A provincial panellist and St. Albert resident wants you to tell her this evening how the province should spend some $645 million in energy efficiency cash.
St. Albert’s Tanya Doran will be one of the seven members of the province’s Energy Efficiency Advisory Panel hosting an open house at MacEwan University today (July 20). The event is meant to give residents a chance to tell the province how they want the new Energy Efficiency Alberta agency to operate.
The agency is set to spend $645 million in the next five years to promote energy efficiency and community energy systems, said Doran, the senior sustainability lead at Stantec and member of St. Albert’s Environmental Advisory Committee.
“We’re the last (region) in North America without any energy efficiency programs,” she said, and there are a lot of quick wins to be made here in energy efficiency.
About 190 enthusiastic people came out to the first open house Monday in Calgary, which Doran described as a “soul-filling” experience.
“It tells me we have some pent-up capacity to move on this.”
She encouraged residents to come out to Wednesday’s open house with their ideas or to send them to the group through email.
“I want to hear about their vision. I want to hear about how they want to make their homes energy efficient, their businesses energy efficient. I want to hear what kind of programs they think they need,” she said.
“Bring your questions, bring your solutions.”
Godo Stoyke of Edmonton’s Carbon Busters said he hoped the panel would recommend either rebates or interest-free loans to help people do energy-efficient retrofits of their homes.
Rebates are popular, but they don’t work if you don’t already have a lot of cash on hand, Stoyke said. Interest-free loans, which are popular in the U.S., would let residents get cash to install, say, solar panels on their roofs and then pay the loans back with their energy savings.
The open house runs from 5:30 to 8:30 p.m. today (July 20) at MacEwan University’s Robbins Health Learning Centre. More open houses are planned for this fall. Residents can also email suggestions to the panel at [email protected].
The panel’s recommendations are due this November, Doran said.
Getting soaked by your lawn? A group of NAIT students is coming to town to give a free talk on a possible solution: xeriscaping.
The team from the Northern Alberta Institute of Technology will speak at the St. Albert Botanic Park.
The talk is the capstone project for their degree, said team spokesperson Dermaine Whittaker. The goal was to figure out how to help St. Albert meet its water conservation goals.
St. Albert has committed to reducing its water use to 200 L per person per day by 2020 under the city’s environmental master plan. The city currently uses 252 L/person/day.
“The current landscape is mostly turf grass,” Whittaker said, which uses a lot of water.
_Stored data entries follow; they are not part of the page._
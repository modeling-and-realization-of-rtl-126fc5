// isd_unit: radix-4 floating-point inverse square root, square root and division
// unit (ISD) for IEEE-754 single precision.
//
// One digit recurrence serves all three operations:
//   w(k+1) = 4 w(k) - B(k) r(k+1) - C(k) r(k+1)^2
//   B(k+1) = B(k) + 2 r(k+1) C(k)          C(k+1) = C(k) / 4
//   R(k+1) = R(k) + r(k+1) 4^-(k+1)        r(k+2) = SEL(4w~(k+1), B~(k+1))
// Only the start values (isd_init), the number of iterations and the final
// normalization differ between the operations.  Per cycle of phase 2 the residual
// step (isd_w_rec), the B/C step (isd_bc_rec), the on-the-fly conversion
// (isd_otf) and the selection of the next digit from the short estimates
// (isd_sel_conv, isd_sel_table) all complete, so one radix-4 digit (two result
// bits) is produced per clock.
//
// Interface: a single 32-bit operand port din_i, written into the x register by
// ld_x_i or into the h register by ld_h_i (a division needs both, x / h; the
// square root reads x, the inverse square root reads h).  start_i with op_i starts
// an operation when busy_o is low; result_o and flags_o are valid from the cycle
// done_o is high until the next done.  Loads while busy are ignored.
// Latency, start edge to done: N + 2 clocks (16 DIV, 15 SQRT, 14 ISQRT); one
// operation at a time.  Synchronous active-low reset.
//
// The single input port, the phases and the datapath follow the document; the
// load strobes, the done/busy handshake, the flags and the widths are this
// design's.
module isd_unit
  import isd_pkg::*;
(
  input  logic        clk_i,
  input  logic        rst_ni,
  input  logic [31:0] din_i,
  input  logic        ld_x_i,
  input  logic        ld_h_i,
  input  isd_op_e     op_i,
  input  logic        start_i,
  output logic [31:0] result_o,
  output isd_flags_t  flags_o,
  output logic        busy_o,
  output logic        done_o
);

  localparam int unsigned W  = ISD_W;
  localparam int unsigned QW = ISD_QW;

  // ---------------------------------------------------------------- control
  isd_op_e    op;
  logic       ph_init, ph_iter, ph_final;
  logic [3:0] k;

  isd_ctrl u_ctrl (
    .clk_i   (clk_i),
    .rst_ni  (rst_ni),
    .start_i (start_i),
    .op_i    (op_i),
    .op_o    (op),
    .init_o  (ph_init),
    .iter_o  (ph_iter),
    .final_o (ph_final),
    .k_o     (k),
    .busy_o  (busy_o),
    .done_o  (done_o)
  );

  // ------------------------------------------------------ operand registers
  logic [31:0]  x_reg, h_reg;
  fp_unpacked_t x_up, h_up;

  always_ff @(posedge clk_i) begin
    if (!rst_ni) begin
      x_reg <= '0;
      h_reg <= '0;
    end else if (!busy_o) begin
      if (ld_x_i) x_reg <= din_i;
      if (ld_h_i) h_reg <= din_i;
    end
  end

  isd_unpack u_unpack_x (.fp_i(x_reg), .up_o(x_up));
  isd_unpack u_unpack_h (.fp_i(h_reg), .up_o(h_up));

  // -------------------------------------------------- recurrence registers
  logic [W-1:0]  ws, wc, b, c;
  logic [QW-1:0] q, qm;
  digit_t        r;

  // phase 1
  logic [W-1:0]  ws0, wc0, b0, c0;
  logic [QW-1:0] q0, qm0;
  logic [6:0]    w_est0;
  logic [5:0]    b_est0;

  isd_init u_init (
    .op_i     (op),
    .x_mant_i (x_up.mant),
    .x_odd_i  (x_up.exp_odd),
    .h_mant_i (h_up.mant),
    .h_odd_i  (h_up.exp_odd),
    .ws_o     (ws0),
    .wc_o     (wc0),
    .b_o      (b0),
    .c_o      (c0),
    .q_o      (q0),
    .qm_o     (qm0),
    .w_est_o  (w_est0),
    .b_est_o  (b_est0)
  );

  // phase 2
  logic [W-1:0]  ws1, wc1, b1, c1;
  logic [QW-1:0] q1, qm1;
  logic [6:0]    w_est1;
  logic [5:0]    b_est1;

  isd_w_rec u_w_rec (
    .ws_i    (ws),
    .wc_i    (wc),
    .b_i     (b),
    .c_i     (c),
    .r_i     (r),
    .ws_o    (ws1),
    .wc_o    (wc1),
    .w_est_o (w_est1)
  );

  isd_bc_rec u_bc_rec (
    .b_i     (b),
    .c_i     (c),
    .r_i     (r),
    .b_o     (b1),
    .c_o     (c1),
    .b_est_o (b_est1)
  );

  isd_otf u_otf (
    .q_i  (q),
    .qm_i (qm),
    .r_i  (r),
    .k_i  (k),
    .q_o  (q1),
    .qm_o (qm1)
  );

  // digit selection at the end of the cycle, from phase-1 or phase-2 estimates
  logic [6:0]        w_est;
  logic [5:0]        b_est;
  logic signed [5:0] w_sel;
  digit_t            r_next;

  assign w_est = ph_init ? w_est0 : w_est1;
  assign b_est = ph_init ? b_est0 : b_est1;

  isd_sel_conv u_sel_conv (
    .w_est_i (w_est),
    .w_sel_o (w_sel)
  );

  isd_sel_table u_sel_table (
    .w_sel_i (w_sel),
    .b_est_i (b_est),
    .first_i (ph_init),
    .r_o     (r_next)
  );

  always_ff @(posedge clk_i) begin
    if (!rst_ni) begin
      ws <= '0;
      wc <= '0;
      b  <= '0;
      c  <= '0;
      q  <= '0;
      qm <= '0;
      r  <= '0;
    end else if (ph_init) begin
      ws <= ws0;
      wc <= wc0;
      b  <= b0;
      c  <= c0;
      q  <= q0;
      qm <= qm0;
      r  <= r_next;
    end else if (ph_iter) begin
      ws <= ws1;
      wc <= wc1;
      b  <= b1;
      c  <= c1;
      q  <= q1;
      qm <= qm1;
      r  <= r_next;
    end
  end

  // ------------------------------------------- exponent, exceptions, phase 3
  logic signed [9:0] exp_base;
  logic              special, exc_invalid, exc_div_zero;
  logic [31:0]       special_res, result_d;
  isd_flags_t        flags_d;
  logic              res_sign;

  isd_exp u_exp (
    .op_i    (op),
    .x_exp_i (x_up.exp),
    .h_exp_i (h_up.exp),
    .exp_o   (exp_base)
  );

  isd_except u_except (
    .op_i       (op),
    .x_i        (x_up),
    .h_i        (h_up),
    .special_o  (special),
    .result_o   (special_res),
    .invalid_o  (exc_invalid),
    .div_zero_o (exc_div_zero)
  );

  assign res_sign = (op == OP_DIV) ? (x_up.sign ^ h_up.sign) : 1'b0;

  isd_round u_round (
    .op_i          (op),
    .q_i           (q),
    .qm_i          (qm),
    .ws_i          (ws),
    .wc_i          (wc),
    .exp_i         (exp_base),
    .sign_i        (res_sign),
    .special_i     (special),
    .special_res_i (special_res),
    .invalid_i     (exc_invalid),
    .div_zero_i    (exc_div_zero),
    .result_o      (result_d),
    .flags_o       (flags_d)
  );

  always_ff @(posedge clk_i) begin
    if (!rst_ni) begin
      result_o <= '0;
      flags_o  <= '0;
    end else if (ph_final) begin
      result_o <= result_d;
      flags_o  <= flags_d;
    end
  end

  // the selection table keeps the residual bounded: the digit is never out of set
  assert property (@(posedge clk_i) disable iff (!rst_ni) ph_iter |-> (r >= -3'sd2 && r <= 3'sd2));

endmodule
His team’s research suggests that xeriscaping could reduce the amount of water St. Albert uses on its lawns by up to 75 per cent.
Botanic park volunteer co-ordinator and xeriscape plot manager Lyn Reynolds will give next week’s free talk.
Xeriscaping is a type of landscaping that uses plant choice, mulch, and landscaping to use as little water as possible, Reynolds said.
“You can have a beautiful landscape without the lawn,” she said, and it will need considerably less fertilizer, pesticides, weeding, and watering – she almost never has to water the xeriscape plot in the botanic park, but has to water everything else several times a week.
“Environment Canada has predicted that the next decade is going to be even drier than the last,” she continued, and St. Albert’s population is growing. That makes controlling our water use essential.
Xeriscaping isn’t a simple matter of removing sod and throwing down plants, Reynolds said. Gardeners have to consider topography, plant choice and other factors, all of which she will address in her talk.
The talk runs from 7 to 9 p.m. at the botanic park at 265 Sturgeon Road. There are about 50 spots available. Search for Cultivating Xeriscaped Yards at eventbrite.com for tickets.